I would like some help if possible to understand the above two outputs. From the very little I understand it seems that when looping, the program is paying quite a cost of checking the size of the array list in order to perform the loop and also cost of casting the object to the appropriate type, due to the list generics. I cannot really understand if the loops gets unrolled, but I believe it does?
Would be grateful if someone understand the above output and can throw some pointers to what is happening.
You measure an operation that does virtually nothing vs. an operation that involves at least four dependent memory loads:
plus at least one bounds check. I say "at least", because that's what the best optimizing compiler could probably do. HotSpot, however, performs two bound checks: one in ArrayList.get(), another for elementData array access.
Furthermore, ArrayList holds an array of Objects, so in order to get an instance of Listener
from the list, an object needs to be cast to the target type. That's one more memory load plus the type check.

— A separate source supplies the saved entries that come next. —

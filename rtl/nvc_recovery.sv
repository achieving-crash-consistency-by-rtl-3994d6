// nvc_recovery: recovery sequencer of the NVC L1 data cache, run after power
// returns.
//
// Recovery brings persistent memory and the cache back to a state in which
// every failure-atomic region either completed or never started:
//   1. Drain: wait until the persistent queue is empty. The queue is an
//      extension of the cache; its records, log records included, reach PM.
//   2. Restore: ask the cache to Block-Restore its rows and rebuild its
//      metadata from them (`restore_req` / `restore_done`). Rows whose
//      backup-valid bit (BV) is set come back with their non-volatile copy:
//      the committed value, or the pre-region value of an open region.
//   3. Scan: read the log region from the newest slot (`log_ptr`-1) down to
//      slot 0. A record is valid when its TCNT_Log is not smaller than the
//      current counter of its thread; a smaller value means its region
//      committed, and the record is discarded. Each valid record is handed to
//      the cache (`apply_valid` / `apply_done`), which writes the old data back
//      to its PM home and drops any copy of that block it holds, since a valid
//      log record is older than any cached copy. Because the scan runs from
//      newest to oldest, the oldest record of a block is applied last and wins,
//      which is the same result as choosing it by its order number.
//   4. Finish: advance every thread's counter (making all records obsolete)
//      and empty the log region (`tcnt_inc`, `log_clear`), then pulse `done`.
// Log reads use `pm_rd_valid`/`pm_rd_idx`, answered by one `pm_rd_resp_valid`
// cycle with the record. Steps 1 and 4 and the scan direction are this
// design's way of carrying out the recovery rules.
module nvc_recovery
  import nvc_pkg::*;
#(
  parameter int unsigned THREADS = NUM_THREADS
) (
  input  logic                  clk,
  input  logic                  rst_n,
  input  logic                  start,
  output logic                  busy,
  output logic                  done,
  input  logic                  pq_empty,
  output logic                  restore_req,
  input  logic                  restore_done,
  input  logic [LOG_IDX_W-1:0]  log_ptr,
  input  logic [TCNT_W-1:0]     tcnt [THREADS],
  output logic                  pm_rd_valid,
  output logic [LOG_IDX_W-1:0]  pm_rd_idx,
  input  logic                  pm_rd_resp_valid,
  input  pm_rec_t               pm_rd_rec,
  output logic                  apply_valid,
  output pm_rec_t               apply_rec,
  input  logic                  apply_done,
  output logic [THREADS-1:0]    tcnt_inc,
  output logic                  log_clear,
  output logic [15:0]           n_applied,
  output logic [15:0]           n_discarded
);

  typedef enum logic [2:0] {R_IDLE, R_DRAIN, R_RESTORE, R_NEXT, R_READ, R_APPLY, R_FINISH} rec_state_e;

  rec_state_e           st;
  logic [LOG_IDX_W-1:0] idx;
  pm_rec_t              rec;
  logic                 rd_sent;

  wire rec_valid = pm_rd_rec.is_log && !(pm_rd_rec.tcnt < tcnt[pm_rd_rec.tid]);

  always_ff @(posedge clk or negedge rst_n) begin
    if (!rst_n) begin
      st          <= R_IDLE;
      idx         <= '0;
      rec         <= '0;
      rd_sent     <= 1'b0;
      n_applied   <= '0;
      n_discarded <= '0;
    end else begin
      unique case (st)
        R_IDLE: if (start) begin
          st          <= R_DRAIN;
          n_applied   <= '0;
          n_discarded <= '0;
        end
        R_DRAIN:   if (pq_empty) st <= R_RESTORE;
        R_RESTORE: if (restore_done) begin
          idx <= log_ptr;
          st  <= R_NEXT;
        end
        R_NEXT: begin
          rd_sent <= 1'b0;
          if (idx == '0) st <= R_FINISH;
          else begin
            idx <= idx - 1'b1;
            st  <= R_READ;
          end
        end
        R_READ: begin
          rd_sent <= 1'b1;
          if (pm_rd_resp_valid) begin
            if (rec_valid) begin
              rec       <= pm_rd_rec;
              n_applied <= n_applied + 1'b1;
              st        <= R_APPLY;
            end else begin
              n_discarded <= n_discarded + 1'b1;
              st          <= R_NEXT;
            end
          end
        end
        R_APPLY:  if (apply_done) st <= R_NEXT;
        R_FINISH: st <= R_IDLE;
        default:  st <= R_IDLE;
      endcase
    end
  end

  assign busy        = (st != R_IDLE);
  assign done        = (st == R_FINISH);
  assign restore_req = (st == R_RESTORE);
  assign pm_rd_valid = (st == R_READ) && !rd_sent;
  assign pm_rd_idx   = idx;
  assign apply_valid = (st == R_APPLY);
  assign apply_rec   = rec;
  assign tcnt_inc    = (st == R_FINISH) ? '1 : '0;
  assign log_clear   = (st == R_FINISH);

endmodule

Look at the benchmark scores from a different angle: a single element list is not 2.5x slower, but rather 3 nanoseconds longer:
Benchmark Mode Cnt Score Error Units
SingleElementLoopBenchmark.directInvocation avgt 5 2,340 ± 0,095 ns/op
SingleElementLoopBenchmark.singleElementLoopInvocation avgt 5 5,283 ± 0,074 ns/op
3 nanoseconds! It's just 6 CPU cycles of a 2 GHz core. The light can travel less than 1 metre in 3 nanoseconds. Did you really expect the overhead of ArrayList less than that? No matter how low the overhead is, if comparing it with no overhead at all, the ratio could be infinitely large.